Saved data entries
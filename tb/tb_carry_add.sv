// Self-checking test of carry_add: all 16 digits times both carry values
// against x + cin modulo 16.
module tb_carry_add;
  logic [3:0] x, o;
  logic       cin;
  int checks = 0, failures = 0;

  carry_add dut (.x(x), .cin(cin), .o(o));

  // Watchdog: the sweep needs far fewer time steps than this.
  initial begin
    #100000;
    failures++;
    $display("watchdog expired");
    $display("TB_RESULT checks=%0d failures=%0d", checks, failures);
    $finish;
  end

  initial begin
    for (int c = 0; c < 2; c++)
      for (int n = 0; n < 16; n++) begin
        x = n[3:0];
        cin = c[0];
        #1;
        checks++;
        if (int'(o) !== (n + c) % 16) begin
          failures++;
          $display("FAIL x=%0d cin=%0d o=%0d", n, c, o);
        end
      end
    $display("TB_RESULT checks=%0d failures=%0d", checks, failures);
    $finish;
  end
endmodule
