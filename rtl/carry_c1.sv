// Carry C1: flags a low nibble a3..a0 that is not a valid BCD digit.
//
// The low four bits of the binary input already carry BCD weights, so they
// form the ones digit directly unless their value exceeds 9. Values 10..15
// all have a3 set together with a2 or a1, hence C1 = (a2 + a1) . a3, one OR
// and one AND gate. a0 plays no part. C1 both enables the first BCD
// correction and is added to the tens digit.
//
// Interface: a3_1 = {a3, a2, a1}; c1 is the carry.
// Timing: purely combinational.
// The equation is the one the converter is defined with; nothing here is an
// own choice.
module carry_c1 (
  input  logic [2:0] a3_1,
  output logic       c1
);

  always_comb c1 = (a3_1[1] | a3_1[0]) & a3_1[2];

endmodule
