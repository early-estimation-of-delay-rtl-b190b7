// Self-checking test of carry_c1: every value of a3..a1 against the rule
// "low nibble a3..a0 above 9", evaluated for both values of a0.
module tb_carry_c1;
  logic [2:0] a3_1;
  logic       c1;
  int checks = 0, failures = 0;

  carry_c1 dut (.a3_1(a3_1), .c1(c1));

  // Watchdog: the sweep needs far fewer time steps than this.
  initial begin
    #100000;
    failures++;
    $display("watchdog expired");
    $display("TB_RESULT checks=%0d failures=%0d", checks, failures);
    $finish;
  end

  initial begin
    for (int n = 0; n < 16; n++) begin
      a3_1 = n[3:1];
      #1;
      checks++;
      if (c1 !== (n > 9)) begin
        failures++;
        $display("FAIL nibble=%0d c1=%b", n, c1);
      end
    end
    $display("TB_RESULT checks=%0d failures=%0d", checks, failures);
    $finish;
  end
endmodule
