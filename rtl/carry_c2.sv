// Carry generation block: carry C2 out of the ones digit.
//
// After the first correction the ones digit is L' = (a3..a0 mod 10), and the
// high bits h = a6..a4 still add their ones share 16*h mod 10 to it. C2 is
// high when that sum exceeds 9; it enables the second BCD correction and is
// added to the tens digit. Every term involved except a0 is even and a0 can
// not push an even sum across 10, so C2 only needs a6..a1:
//   u  = a3..a1                        (0..7, half the low nibble)
//   p  = u - 5 if u >= 5, else u       (half of L')
//   k  = 0, 3, 1, 4, 2, 0 for h = 0..5 (half of 16*h mod 10)
//   C2 = (p + k >= 5)
// The block works straight from the input bits, in parallel with the first
// correction and the adders, so C2 is not on the path through them.
//
// Interface: a6_1 = {a6, a5, a4, a3, a2, a1}; c2 = carry.
// Timing: purely combinational.
// The document gives this block's inputs and purpose but not its logic;
// the comparison above is this design's own, the simplest that does the
// job. h = 6 and 7 are given k = 3 and 1 (16*h mod 10 again).
module carry_c2
  import bin2bcd_pkg::*;
(
  input  logic [5:0] a6_1,
  output logic       c2
);

  hsb_t       h;
  logic [2:0] u, p, k;

  always_comb begin
    h = a6_1[5:3];
    u = a6_1[2:0];
    p = (u >= 3'd5) ? u - 3'd5 : u;
    unique case (h)
      3'd1, 3'd6: k = 3'd3;
      3'd2, 3'd7: k = 3'd1;
      3'd3:       k = 3'd4;
      3'd4:       k = 3'd2;
      default:    k = 3'd0;
    endcase
    c2 = ({1'b0, p} + {1'b0, k}) >= 4'd5;
  end

endmodule
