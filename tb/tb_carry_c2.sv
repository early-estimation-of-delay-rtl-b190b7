// Self-checking test of carry_c2: for every input 0..95 (high bits 0..5),
// C2 must be set exactly when (a mod 16) mod 10 plus 16*h mod 10 exceeds 9.
module tb_carry_c2;
  logic [5:0] a6_1;
  logic       c2;
  int checks = 0, failures = 0;

  carry_c2 dut (.a6_1(a6_1), .c2(c2));

  // Watchdog: the sweep needs far fewer time steps than this.
  initial begin
    #100000;
    failures++;
    $display("watchdog expired");
    $display("TB_RESULT checks=%0d failures=%0d", checks, failures);
    $finish;
  end

  initial begin
    for (int n = 0; n < 96; n++) begin
      int ones;
      a6_1 = n[6:1];
      ones = (n % 16) % 10 + (16 * (n / 16)) % 10;
      #1;
      checks++;
      if (c2 !== (ones > 9)) begin
        failures++;
        $display("FAIL a=%0d c2=%b ones=%0d", n, c2, ones);
      end
    end
    $display("TB_RESULT checks=%0d failures=%0d", checks, failures);
    $finish;
  end
endmodule
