// Generation of contribution: the tens-digit share of the three high bits.
//
// The high bits a6..a4 weigh 16*h. For the products of two BCD digits
// (0..81) h only takes the values 0..5, i.e. 0, 16, 32, 48, 64 and 80, whose
// tens digits are 0, 1, 3, 4, 6 and 8. Using h = 6 and 7 as don't-cares the
// four tens bits reduce to
//   t0 = ~a6 ~a5 a4 + a5 ~a4
//   t1 = (a6 + a5) ~a4
//   t2 = a5 a4 + a6 ~a4
//   t3 = a6 a4
// (the ones-digit share of h is produced separately by the +1..+4 adders
// and the multiplexor array).
//
// Interface: h = {a6, a5, a4}; t = tens contribution t3..t0.
// Timing: purely combinational.
// t0, t1 and t3 follow the document's equations. The document's form of t2
// also draws on a3, which the tens share of h does not depend on; the t2
// here is derived from the table above instead, a choice of this design,
// and a3 is not an input of this block.
module contrib_gen
  import bin2bcd_pkg::*;
(
  input  hsb_t       h,
  output bcd_digit_t t
);

  logic a6, a5, a4;

  always_comb begin
    {a6, a5, a4} = h;
    t[0] = (~a6 & ~a5 & a4) | (a5 & ~a4);
    t[1] = (a6 | a5) & ~a4;
    t[2] = (a5 & a4) | (a6 & ~a4);
    t[3] = a6 & a4;
  end

endmodule
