// Self-checking test of contrib_gen: for h = 0..5 the output must be the
// tens digit of 16*h.
module tb_contrib_gen;
  logic [2:0] h;
  logic [3:0] t;
  int checks = 0, failures = 0;

  contrib_gen dut (.h(h), .t(t));

  // Watchdog: the sweep needs far fewer time steps than this.
  initial begin
    #100000;
    failures++;
    $display("watchdog expired");
    $display("TB_RESULT checks=%0d failures=%0d", checks, failures);
    $finish;
  end

  initial begin
    for (int n = 0; n <= 5; n++) begin
      h = n[2:0];
      #1;
      checks++;
      if (int'(t) !== (16 * n) / 10) begin
        failures++;
        $display("FAIL h=%0d t=%0d exp=%0d", n, t, (16 * n) / 10);
      end
    end
    $display("TB_RESULT checks=%0d failures=%0d", checks, failures);
    $finish;
  end
endmodule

**What to work on:** Exactly as written, please transcribe the lines from the start of the records above to the line that holds "for (int c = 0; c < 2; c++)", both ends included.

**Completed exercise:**
filename tb/tb_carry_add.sv
// Self-checking test of carry_add: all 16 digits times both carry values
// against x + cin modulo 16.
module tb_carry_add;
  logic [3:0] x, o;
  logic       cin;
  int checks = 0, failures = 0;

  carry_add dut (.x(x), .cin(cin), .o(o));

  // Watchdog: the sweep needs far fewer time steps than this.
  initial begin
    #100000;
    failures++;
    $display("watchdog expired");
    $display("TB_RESULT checks=%0d failures=%0d", checks, failures);
    $finish;
  end

  initial begin
    for (int c = 0; c < 2; c++)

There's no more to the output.